As previously reported, treatment with the dolutegravir-based and efavirenz-based regimens was similarly effective at 48 weeks, and TDF and TAF were equally well tolerated, although people on TAF saw smaller changes in bone density and kidney function. But people starting dolutegravir experienced greater weight gain, and this was especially pronounced when it was combined with TAF.

These results held up at 96 weeks, Sokhela reported. At that point, the average weight gain among men in the study was 5.2 kilograms (about 12 pounds) in the dolutegravir/TAF/emtricitabine group, 3.6 kg (about 8 pounds) in the dolutegravir/TDF/lamivudine group and just 1.4 kg (about 3 pounds) in the efavirenz/TDF/emtricitabine group. Among women, the average gain was 8.2 kg (about 18 pounds), 4.6 kg (about 10 pounds) and 3.2 kg (about 7 pounds), respectively.

Weight continued to rise in a smaller subset of people followed through 144 weeks. At that point, the average gain among men reached 7.2 kg (about 16 pounds) in the dolutegravir/TAF/emtricitabine group, 5.5 kg (about 12 pounds) in the dolutegravir/TDF/lamivudine group and 2.6 kg (about 6 pounds) in the efavirenz/TDF/emtricitabine group. Among women, the average 144-week gain was 12.3 kg (about 27 pounds), 7.4 kg (about 16 pounds) and 5.5 kg (about 12 pounds), respectively.

Looking at body composition, the researchers found that the weight gain consisted largely of fat rather than lean muscle mass and was primarily distributed in the torso and limbs. Fat gain was significantly greater among women compared with men. What’s more, people taking the dolutegravir-based regimens were more likely to develop metabolic syndrome, a cluster of cardiovascular risk factors that include abdominal fat, high blood pressure, and abnormal blood glucose and blood fat levels.

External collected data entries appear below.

// mldram_top: multilevel DRAM test chip with adjustable cell capacity.
//
// One 15,000-cell array stores 2, 3, 4 or 6 voltage levels per cell (1, 1.5,
// 2 or 2.5 bits per cell when cells are paired).  A cell value travels as a
// thermometer code, one bit per array section: the bits are written serially
// into the sense amplifiers of up to five sections, then the true
// sub-bitlines of those sections are shorted together so the cell receives
// the average, k/(N-1) VDD for k ones.  For reading, each section first
// builds its own reference by charge sharing preset dummy cells vertically,
// then the cell is shared horizontally across the sections and every
// section's sense amplifier compares it against its reference at once,
// reproducing the thermometer code.
//
// The chip has no sequencer: every control line is a pin, and the external
// tester drives the access sequence.  This top wires the standard-cell
// periphery to the core model:
//   x_addr_reg -> x_enable_dec, x_pre_dec -> 5 x x_dec   (data wordlines)
//   x_addr_reg -> ref_gen_dec                            (RW/GW wordlines)
//   y_enable_dec -> 5 x column_y_dec -> CSEL             (column select)
//   block_io                                             (data buses, D_in/D_out)
//   mldram_core                                          (array, behavioural)
//
// Pins (named after the chip pads):
//   clk        latches Addr<6:0> as the row address on its rising edge
//   addr[10:0] row address (6..0) or column address (10..8 section, 7..0 column)
//   xdec_en    wordline timing;  ydec_en  column/data bus timing
//   cnct       connects sense amplifiers to the sub-bitlines
//   sense      fires the sense amplifiers;  eq_n  precharge, active low
//   gen        presets sub-bitlines to their reference-generation source
//   write      enables the selected data bus write driver;  d_in, d_out data
//   swt{0,1}_{all,bc,cd}  horizontal switches (0 true, 1 complement)
//   ref{0,1}_{all,12,23}  vertical switches
//   rgx1..rgx3 reference/generate wordline waveforms
// The supply and bias pads (VCP, VBB, VBLP, VPP, core and ring supplies) and
// the output buffer have no logic function and are not modelled.
// SECTION_C_DECODE_ERROR = 1 reproduces the row-section decode error of the
// fabricated chip; the default is the intended decode.
module mldram_top
  import mldram_pkg::*;
#(
  parameter bit SECTION_C_DECODE_ERROR = 1'b0
) (
  input  logic              clk,
  input  logic [ADDR_W-1:0] addr,
  input  logic              xdec_en,
  input  logic              ydec_en,
  input  logic              cnct,
  input  logic              sense,
  input  logic              eq_n,
  input  logic              gen,
  input  logic              write,
  input  logic              d_in,
  input  logic              swt0_all,
  input  logic              swt0_bc,
  input  logic              swt0_cd,
  input  logic              swt1_all,
  input  logic              swt1_bc,
  input  logic              swt1_cd,
  input  logic              ref0_all,
  input  logic              ref0_12,
  input  logic              ref0_23,
  input  logic              ref1_all,
  input  logic              ref1_12,
  input  logic              ref1_23,
  input  logic              rgx1,
  input  logic              rgx2,
  input  logic              rgx3,
  output logic              d_out
);

  logic [ROW_ADDR_W-1:0]                       row_addr;
  logic [NUM_SECTIONS-1:0]                     xsec_en;
  logic [NUM_SECTIONS-1:0]                     ysec_en;
  logic [3:0]                                  pa, pb;
  logic [NUM_SECTIONS-1:0][WL_PER_SECTION-1:0] wl;
  logic [NUM_SECTIONS-1:0][COLS_PER_DB-1:0]    csel;
  refgen_wl_t                                  rgwl;
  logic [NUM_DB-1:0]                           db_we, db_rdata;
  logic                                        db_wdata, db_precharge;

  x_addr_reg u_x_addr_reg (
    .clk         (clk),
    .row_addr_in (addr[ROW_ADDR_W-1:0]),
    .row_addr    (row_addr)
  );

  x_enable_dec #(.SECTION_C_DECODE_ERROR(SECTION_C_DECODE_ERROR)) u_x_enable_dec (
    .sec_addr (row_addr[6:4]),
    .xdec_en  (xdec_en),
    .sec_en   (xsec_en)
  );

  x_pre_dec u_x_pre_dec (
    .row_lsb (row_addr[3:0]),
    .pa      (pa),
    .pb      (pb)
  );

  ref_gen_dec u_ref_gen_dec (
    .sec_addr (row_addr[6:4]),
    .odd      (row_addr[0]),
    .rgx1     (rgx1),
    .rgx2     (rgx2),
    .rgx3     (rgx3),
    .rgwl     (rgwl)
  );

  y_enable_dec u_y_enable_dec (
    .sec_addr (addr[10:8]),
    .ydec_en  (ydec_en),
    .sec_en   (ysec_en)
  );

  for (genvar s = 0; s < NUM_SECTIONS; s++) begin : g_section
    x_dec u_x_dec (
      .en (xsec_en[s]),
      .pa (pa),
      .pb (pb),
      .wl (wl[s])
    );
    column_y_dec u_column_y_dec (
      .en     (ysec_en[s]),
      .col_hi (addr[7:5]),
      .csel   (csel[s])
    );
  end

  block_io u_block_io (
    .col_lo       (addr[4:0]),
    .ydec_en      (ydec_en),
    .write        (write),
    .d_in         (d_in),
    .db_rdata     (db_rdata),
    .db_we        (db_we),
    .db_wdata     (db_wdata),
    .db_precharge (db_precharge),
    .d_out        (d_out)
  );

  mldram_core u_core (
    .wl           (wl),
    .rgwl         (rgwl),
    .swt0         ('{all: swt0_all, bc: swt0_bc, cd: swt0_cd}),
    .swt1         ('{all: swt1_all, bc: swt1_bc, cd: swt1_cd}),
    .ref0         ('{all: ref0_all, r12: ref0_12, r23: ref0_23}),
    .ref1         ('{all: ref1_all, r12: ref1_12, r23: ref1_23}),
    .cnct         (cnct),
    .sense        (sense),
    .gen          (gen),
    .eq_n         (eq_n),
    .csel         (csel),
    .db_we        (db_we),
    .db_wdata     (db_wdata),
    .db_precharge (db_precharge),
    .db_rdata     (db_rdata)
  );

endmodule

Another research group performed a systematic review of adverse pregnancy outcomes related to obesity in an effort to estimate the impact of antiretroviral treatment. Based on the ADVANCE results, they calculated that for every 1,000 pregnant women, 140 of those treated with dolutegravir/TAF/emtricitabine and 80 of those treated with dolutegravir/TDF/emtricitabine for 96 weeks would develop obesity.

Using these figures, they estimated that there could be an additional 77 adverse birth outcomes linked to dolutegravir/TAF/emtricitabine and 41 such outcomes linked to dolutegravir/TDF/emtricitabine. In the dolutegravir/TAF/emtricitabine group, these included an additional 19 Cesarean deliveries, 11 more cases of gestational hypertension, seven cases of gestational diabetes, 20 infants large for their gestational age (an effect of maternal diabetes), 10 more cases of preeclampsia and three additional preterm births.

Finally, another study analyzed more than 600 African adolescents (ages 10 to 19) who switched to a dolutegravir-based regimen, mostly taken with TDF and lamivudine. This study also saw an increasing likelihood of weight gain over time, with the odds of overweight or obesity rising by about 1% for every additional day on dolutegravir.

Taken together, these studies confirm prior research linking dolutegravir and weight gain, especially among women. Treatment-associated weight gain is still poorly understood—experts do not yet know what causes it or how best to manage it—but this is an active area of research, as overweight and obesity raise the risk of cardiovascular disease, diabetes and other health problems.